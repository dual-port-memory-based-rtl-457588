// tb_ring_prog_pkg: program generator for the end-to-end array tests.
//
// gen_ring_program(k, n, len) returns the machine code of unit k of an
// n-unit array for the "ring pipeline" workload:
//   unit 0 reads x[i] (its DPR data area, words 0..len-1); every unit k
//   computes y_k[i] = y_{k-1}[i] * C(k) + B(k) (y_{-1} = x) in a subroutine
//   called once per element, writes y_k into the ring link on its right and
//   then raises sync bit 0 on that link. Unit k>0 waits for sync bit 0 on
//   its left link before starting. The last unit's result travels over the
//   ring link that closes the ring back to unit 0, which copies it into its
//   DPR data area at words 64..64+len-1.
//   Each unit also keeps the sum of its y_k, stores it in DPR word 125,
//   sends it over its bypass link (even unit to word 0, odd unit to word 1),
//   raises bypass sync bit 0, waits for its partner's bit and stores the
//   partner's sum in DPR word 126.
// coef()/offs() give C(k) and B(k). len must be at most 56.
package tb_ring_prog_pkg;
  import dsp_pkg::*;

  localparam int FUNC_ADDR = 100;

  function automatic int coef(int k);
    return (k % 2 == 0) ? k + 2 : -(k + 1);
  endfunction

  function automatic int offs(int k);
    return 10 * k + 1;
  endfunction

  function automatic void gen_ring_program(input int k, input int n, input int len,
                                           ref word_t p[$]);
    port_e src;
    int lp, w;
    src = (k == 0) ? P_DPR : P_LEFT;
    p = {};
    if (k != 0) begin
      p.push_back(enci(OP_STST, P_LEFT, 0, 0));
      p.push_back(enci(OP_BZ,   P_DPR, 0, 0));
    end
    p.push_back(enci(OP_LDI,  P_BYPASS, 120, coef(k)));
    p.push_back(enci(OP_LDI,  P_BYPASS, 121, offs(k)));
    p.push_back(enci(OP_LDI,  P_BYPASS, 122, 0));
    p.push_back(enci(OP_LDLC, P_DPR, 0, len));
    lp = p.size();
    p.push_back(enci(OP_CALL, P_DPR, 0, FUNC_ADDR));
    p.push_back(enci(OP_ADDB, src, 0, 1));
    p.push_back(enci(OP_ADDB, P_RIGHT, 0, 1));
    p.push_back(enci(OP_DJNZ, P_DPR, 0, lp));
    p.push_back(enci(OP_SSET, P_RIGHT, 0, 0));
    p.push_back(enc3(OP_MOV,  P_BYPASS, (k % 2 == 0) ? 0 : 1, P_BYPASS, 122, P_DPR, 0));
    p.push_back(enci(OP_SSET, P_BYPASS, 0, 0));
    p.push_back(enci(OP_SETB, P_DPR, 0, 0));
    p.push_back(enc3(OP_MOV,  P_DPR, 125, P_BYPASS, 122, P_DPR, 0));
    w = p.size();
    p.push_back(enci(OP_STST, P_BYPASS, 0, 0));
    p.push_back(enci(OP_BZ,   P_DPR, 0, w));
    p.push_back(enc3(OP_MOV,  P_DPR, 126, P_BYPASS, (k % 2 == 0) ? 1 : 0, P_DPR, 0));
    if (k == 0) begin
      w = p.size();
      p.push_back(enci(OP_STST, P_LEFT, 0, 0));
      p.push_back(enci(OP_BZ,   P_DPR, 0, w));
      p.push_back(enci(OP_SETB, P_DPR, 0, 64));
      p.push_back(enci(OP_SETB, P_LEFT, 0, 0));
      p.push_back(enci(OP_LDLC, P_DPR, 0, len));
      lp = p.size();
      p.push_back(enc3(OP_MOV,  P_DPR, 0, P_LEFT, 0, P_DPR, 0));
      p.push_back(enci(OP_ADDB, P_DPR, 0, 1));
      p.push_back(enci(OP_ADDB, P_LEFT, 0, 1));
      p.push_back(enci(OP_DJNZ, P_DPR, 0, lp));
    end
    p.push_back(enci(OP_HALT, P_DPR, 0, 0));
    while (p.size() < FUNC_ADDR) p.push_back(enci(OP_HALT, P_DPR, 0, 0));
    // subroutine: one element
    p.push_back(enc3(OP_MUL, P_BYPASS, 123, src, 0, P_BYPASS, 120));
    p.push_back(enc3(OP_ADD, P_RIGHT, 0, P_BYPASS, 123, P_BYPASS, 121));
    p.push_back(enc3(OP_ADD, P_BYPASS, 122, P_BYPASS, 122, P_RIGHT, 0));
    p.push_back(enci(OP_RET, P_DPR, 0, 0));
  endfunction

endpackage
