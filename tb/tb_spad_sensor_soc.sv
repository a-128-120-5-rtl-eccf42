// tb_spad_sensor_soc: end-to-end test of the sensor SoC at a reduced array
// size (8 rows x 16 columns) running every scenario of soc_test_bench.
module tb_spad_sensor_soc;
  timeunit 1ps; timeprecision 1ps;
  soc_test_bench #(.FULL(1'b0), .ROWS(8), .COLS(16)) u_bench ();
  initial begin
    #(64'd80000 * 400000);
    $display("watchdog expired");
    $display("TB_RESULT checks=%0d failures=%0d", u_bench.checks, u_bench.failures + 1);
    $finish;
  end
endmodule
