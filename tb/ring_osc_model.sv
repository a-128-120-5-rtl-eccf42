// ring_osc_model: behavioural model of the open-loop ring oscillator that
// clocks the time gate generator (an analog block; not synthesizable).
// While en is high it restarts on every rising edge of sys_clk (self-reset:
// output low at the edge, first rising edge half a period later) and runs
// for as many whole periods as fit before the next system clock edge.
// half_period can be changed at run time to model frequency drift.
// Times are in simulation time units (1 ps with the default time unit).
module ring_osc_model #(
  parameter int SYS_PERIOD = 80000
) (
  input  logic sys_clk,
  input  logic en,
  output logic ro_clk
);
  timeunit 1ps; timeprecision 1ps;

  int half_period = 195;

  initial ro_clk = 1'b0;

  always @(posedge sys_clk) begin
    ro_clk = 1'b0;
    if (en) begin
      for (int t = 0; t + 2 * half_period < SYS_PERIOD; t += 2 * half_period) begin
        #(half_period) ro_clk = 1'b1;
        #(half_period) ro_clk = 1'b0;
      end
    end
  end

endmodule
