// soc_test_bench: end-to-end test environment of the sensor SoC, shared by
// the reduced-size and the full-size testbenches.
//
// The SoC is driven only through its pins: a behavioural SWD host on the
// clock and data line, a behavioural ring oscillator (self-reset on every
// system clock edge, adjustable period for drift), and SPAD pulses. Photons
// are fired at a few random pixels every system clock, each at a fixed
// time inside gate A's window (25-33 ns after the clock edge), inside gate
// B's window (54-62 ns) or outside both (66-74 ns). A reference model decides
// for every pulse whether the pixel should count it (exposure on, the
// column's gate open, row not in reset, below full well), follows the row
// latch/reset sequence of the controller to form each frame's counts, sums
// frames into images, and compares the images read back over SWD with it.
//
// FULL = 1 instantiates the SoC with its default parameters (ROWS and COLS
// must then be 120 and 128) and runs one complete float-mode operation;
// FULL = 0 builds the SoC with ROWS x COLS and runs
// all scenarios: global shutter with gates and interleave, pixel saturation,
// 32-bit summation with integration paused for read-out, float ping-pong with
// a host stall, rolling shutter, RO drift, WAIT answers and line reset.
// Every mechanism is counted and one that never happened is a failure.
module soc_test_bench #(
  parameter bit FULL = 1'b0,
  parameter int ROWS = 8,
  parameter int COLS = 16
) ();
  timeunit 1ps; timeprecision 1ps;
  import sensor_pkg::*;
  localparam int SYS  = 80000;               // 12.5 MHz system clock, 1 ps units
  localparam int NPIX = ROWS * COLS;
  localparam int HITS = FULL ? 24 : 6;       // photon pulses per clock

  logic sys_clk = 1'b0, por_n = 1'b0;
  logic swdio_i, swdio_o, swdio_oe, ro_clk, ro_en, gate_c;
  logic [ROWS-1:0][COLS-1:0] spad = '0;
  int checks = 0, failures = 0;

  always #(SYS/2) sys_clk = ~sys_clk;

  swd_host_model host (.clk(sys_clk), .t_o(swdio_o), .t_oe(swdio_oe), .swdio(swdio_i));
  ring_osc_model #(.SYS_PERIOD(SYS)) u_ro (.sys_clk(sys_clk), .en(ro_en), .ro_clk(ro_clk));

  if (FULL) begin : g_dut
    spad_sensor_soc u (.*);
  end else begin : g_dut
    spad_sensor_soc #(.ROWS(ROWS), .COLS(COLS)) u (.*);
  end

  // ---------------- observation of the controller ----------------
  logic mon_exposure, mon_rst_all, mon_latch, mon_first, mon_discard, mon_gate_en, mon_il;
  logic mon_done, mon_stall, mon_swap, mon_rst_n;
  logic [ROWS-1:0] mon_row_rst;
  int   mon_row;
  logic [7:0] mon_tap0;
  assign mon_exposure = g_dut.u.u_mcu.exposure;
  assign mon_rst_all  = g_dut.u.u_mcu.rst_all;
  assign mon_row_rst  = g_dut.u.u_mcu.row_rst;
  assign mon_latch    = g_dut.u.u_mcu.col_latch;
  assign mon_row      = int'(g_dut.u.u_mcu.row_sel);
  assign mon_first    = g_dut.u.u_mcu.first;
  assign mon_discard  = g_dut.u.u_mcu.discard;
  assign mon_gate_en  = g_dut.u.u_mcu.cfg_gate_en;
  assign mon_il       = g_dut.u.u_mcu.cfg_interleave;
  assign mon_done     = g_dut.u.u_mcu.ev_image_done;
  assign mon_stall    = g_dut.u.u_mcu.ev_stall;
  assign mon_swap     = g_dut.u.u_mcu.ev_swap;
  assign mon_rst_n    = g_dut.u.rst_n;
  assign mon_tap0     = g_dut.u.u_mcu.taps[0];

  // ---------------- reference model ----------------
  int pending [ROWS][COLS];                  // what each pixel counter should hold
  longint acc [ROWS][COLS];                  // image being summed
  longint images [$];                        // finished images, pixel after pixel
  int n_counted = 0, n_gated_out = 0, n_lost_reset = 0, n_gate_b = 0, n_saturated = 0;
  int n_global_frames = 0, n_rolling_rows = 0, n_discard_rows = 0;
  int n_images = 0, n_wait = 0, n_stall = 0, n_swap = 0, n_gate_c = 0, n_tap_change = 0;
  logic [7:0] last_tap0 = '0;
  bit fire_on = 1'b0;
  bit prev_rst_all = 1'b0;
  bit sat_pixel = 1'b0;                      // pixel (0,0) fires inside gate A every clock

  task automatic fire(input int r, input int c, input int cls);
    bit open;
    if (!mon_gate_en) open = 1'b1;
    else if (mon_il && (c % 2 == 1)) open = (cls == 1);
    else open = (cls == 0);
    if (mon_row_rst[r] || mon_rst_all || !mon_rst_n) n_lost_reset++;
    else if (mon_exposure && open) begin
      if (pending[r][c] == 15360) n_saturated++;
      else pending[r][c]++;
      n_counted++;
      if (cls == 1) n_gate_b++;
    end else if (mon_exposure) n_gated_out++;
    spad[r][c] = 1'b1;
    #100 spad[r][c] = 1'b0;
  endtask

  always @(posedge sys_clk) begin
    // at full size photons are only fired while they can count (or be
    // rejected by the gates): every SPAD edge costs simulation time
    if (fire_on && (!FULL || mon_exposure || mon_rst_all)) begin
      for (int i = 0; i < HITS; i++) begin
        automatic int r = $urandom_range(ROWS - 1);
        automatic int c = $urandom_range(COLS - 1);
        automatic int cls = $urandom_range(2);
        automatic int off = (cls == 0 ? 25000 : cls == 1 ? 54000 : 66000) + 300 * i;
        if (!(sat_pixel && r == 0 && c == 0))
          fork begin #(off) fire(r, c, cls); end join_none
      end
      if (sat_pixel) fork begin #(24000) fire(0, 0, 0); end join_none
    end
    // row latch: the frame's counts of that row; row reset: counters cleared
    if (mon_latch) begin
      if (mon_discard) n_discard_rows++;
      else begin
        if (!mon_exposure) ; else n_rolling_rows++;
        for (int c = 0; c < COLS; c++)
          acc[mon_row][c] = (mon_first ? 0 : acc[mon_row][c]) + pending[mon_row][c];
      end
    end
    if (mon_rst_all) begin
      foreach (pending[r, c]) pending[r][c] = 0;
    end
    for (int r = 0; r < ROWS; r++) if (mon_row_rst[r]) for (int c = 0; c < COLS; c++) pending[r][c] = 0;
    if (mon_rst_all && !prev_rst_all) n_global_frames++;
    prev_rst_all = mon_rst_all;
    if (mon_done) begin
      n_images++;
      for (int r = 0; r < ROWS; r++) for (int c = 0; c < COLS; c++) images.push_back(acc[r][c]);
    end
    if (mon_stall) n_stall++;
    if (mon_swap) n_swap++;
    if (mon_tap0 != last_tap0) n_tap_change++;
    last_tap0 = mon_tap0;
  end
  always @(posedge gate_c) n_gate_c++;

  // ---------------- host helpers ----------------
  task automatic check(input longint got, input longint exp, input string what);
    checks++;
    if (got != exp) begin
      failures++;
      if (failures < 20) $display("FAIL %s: got %0d exp %0d", what, got, exp);
    end
  endtask

  task automatic wait_image();
    logic [31:0] d;
    do host.reg_read(REG_STATUS, d); while (!d[1]);
  endtask

  // read one 32-bit image and compare with the oldest reference image
  task automatic read_image32();
    logic [31:0] d;
    longint ref_img [$];
    for (int k = 0; k < NPIX; k++) ref_img.push_back(images.pop_front());
    host.reg_write(REG_RD_ADDR, 0);
    for (int k = 0; k < NPIX; k++) begin
      host.ap_read(2'(REG_RD_DATA), d);
      check(d, ref_img[k], $sformatf("32-bit pixel %0d", k));
    end
  endtask

  // read one float image (two pixels per word)
  task automatic read_image16();
    logic [31:0] d;
    longint ref_img [$];
    for (int k = 0; k < NPIX; k++) ref_img.push_back(images.pop_front());
    host.reg_write(REG_RD_DATA, 0);     // selects the bank of RD_DATA (write is ignored)
    for (int k = 0; k < NPIX / 2; k++) begin
      host.ap_read(2'(REG_RD_DATA), d);
      check(flt_decode(d[15:0]),  ref_img[2*k],     $sformatf("float pixel %0d", 2*k));
      check(flt_decode(d[31:16]), ref_img[2*k + 1], $sformatf("float pixel %0d", 2*k + 1));
    end
  endtask

  task automatic report_and_finish();
    $display("mechanisms: counted=%0d gated_out=%0d gate_b=%0d lost_in_reset=%0d saturated=%0d",
             n_counted, n_gated_out, n_gate_b, n_lost_reset, n_saturated);
    $display("mechanisms: global_frames=%0d rolling_rows=%0d discard_rows=%0d images=%0d swaps=%0d stall_cycles=%0d waits=%0d/%0d gate_c=%0d tap_changes=%0d",
             n_global_frames, n_rolling_rows, n_discard_rows, n_images, n_swap, n_stall, n_wait, host.waits, n_gate_c, n_tap_change);
    $display("TB_RESULT checks=%0d failures=%0d", checks, failures);
    $finish;
  endtask

  task automatic need(input int n, input string what);
    checks++;
    if (n == 0) begin failures++; $display("FAIL mechanism never happened: %s", what); end
  endtask

  // ---------------- scenarios ----------------
  initial begin
    logic [31:0] d;
    if (FULL && (ROWS != sensor_pkg::ROWS || COLS != sensor_pkg::COLS)) $fatal(1, "FULL needs the default array size");
    foreach (pending[r, c]) begin pending[r][c] = 0; acc[r][c] = 0; end
    #(SYS * 3 + 1000) por_n = 1'b1;
    host.line_reset();
    host.dp_read(2'd0, d);
    check(d, 32'h0BA0_1477, "IDCODE");
    host.dp_write(2'd1, 32'h5000_0000);
    host.reg_write(REG_GATE_A, {8'd128, 8'd64});      // 20 ns .. 40 ns
    host.reg_write(REG_GATE_B, {8'd200, 8'd160});     // 50 ns .. 62.5 ns
    host.reg_write(REG_GATE_C, {8'd16, 8'd0});        // light pulse 0 .. 5 ns
    fire_on = 1'b1;

    if (FULL) begin
      // one complete operation at full size: 2 gated, interleaved global
      // shutter frames summed as floats, then the whole image read out
      host.reg_write(REG_NFRAMES, 2);
      host.reg_write(REG_EXPOSURE, 60);
      host.reg_write(REG_CTRL, 32'h0000_003D);        // start, float, global, gates, interleave
      wait_image();
      read_image16();
      need(n_counted, "counted photons");
      need(n_gated_out, "photons rejected by the time gate");
      need(n_gate_b, "gate B on odd columns");
      need(n_global_frames, "global shutter frames");
      need(n_swap, "ping-pong swap");
      report_and_finish();
    end

    // ---- 1. global shutter, gated + interleaved, 32-bit, 3 frames, saturation ----
    sat_pixel = 1'b1;
    host.reg_write(REG_NFRAMES, 3);
    host.reg_write(REG_EXPOSURE, 15400);               // long enough for pixel (0,0) to fill
    begin                                              // no image yet: WAIT
      logic [2:0] ack; logic ok;
      host.dp_write(2'd2, 32'(REG_RD_DATA >> 2) << 4);
      host.transfer(1'b1, 1'b1, 2'(REG_RD_DATA), '0, ack, d, ok);
      check(ack, SWD_ACK_WAIT, "WAIT while no image is ready");
      if (ack == SWD_ACK_WAIT) n_wait++;
    end
    host.reg_write(REG_CTRL, 32'h0000_0039);           // start, 32-bit, global, gates, interleave
    wait_image();
    sat_pixel = 1'b0;
    read_image32();
    // ---- 2. RO drift, float ping-pong, continuous, with a late host ----
    u_ro.half_period = 180;
    host.reg_write(REG_NFRAMES, 2);
    host.reg_write(REG_EXPOSURE, 200);
    host.reg_write(REG_CTRL, 32'h0000_007D);           // start, float, global, gates, interleave, continuous
    wait_image();
    repeat (3000) @(posedge sys_clk);                  // late: the next image stalls
    read_image16();
    wait_image();
    host.reg_write(REG_CTRL, 32'h0000_003C);           // clear continuous
    read_image16();
    do host.reg_read(REG_STATUS, d); while (d[0]);
    while (images.size() > 0) begin
      // an image finished after continuous was cleared
      read_image16();
    end
    // ---- 3. rolling shutter, ungated, 32-bit, 2 frames ----
    host.reg_write(REG_NFRAMES, 2);
    host.reg_write(REG_EXPOSURE, 10);
    host.reg_write(REG_CTRL, 32'h0000_0001);           // start, 32-bit, rolling, no gates
    wait_image();
    read_image32();
    do host.reg_read(REG_STATUS, d); while (d[0]);
    // ---- mechanisms ----
    need(n_counted, "counted photons");
    need(n_gated_out, "photons rejected by the time gate");
    need(n_gate_b, "gate B on odd columns (interleave)");
    need(n_saturated, "pixel overflow protection");
    need(n_lost_reset, "photons during row reset");
    need(n_global_frames, "global shutter frames");
    need(n_rolling_rows, "rolling shutter rows");
    need(n_discard_rows, "rolling reset sweep");
    need(n_swap, "ping-pong swap");
    need(n_stall, "stall on late host");
    need(n_wait, "SWD WAIT");
    need(n_gate_c, "gate C light pulses");
    need(n_tap_change > 1 ? 1 : 0, "drift compensation tap update");
    report_and_finish();
  end
endmodule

***

How to complete this task:
Track down every line of the material containing the string "rising", and copy it.

Task answer:
// While en is high it restarts on every rising edge of sys_clk (self-reset:
// output low at the edge, first rising edge half a period later) and runs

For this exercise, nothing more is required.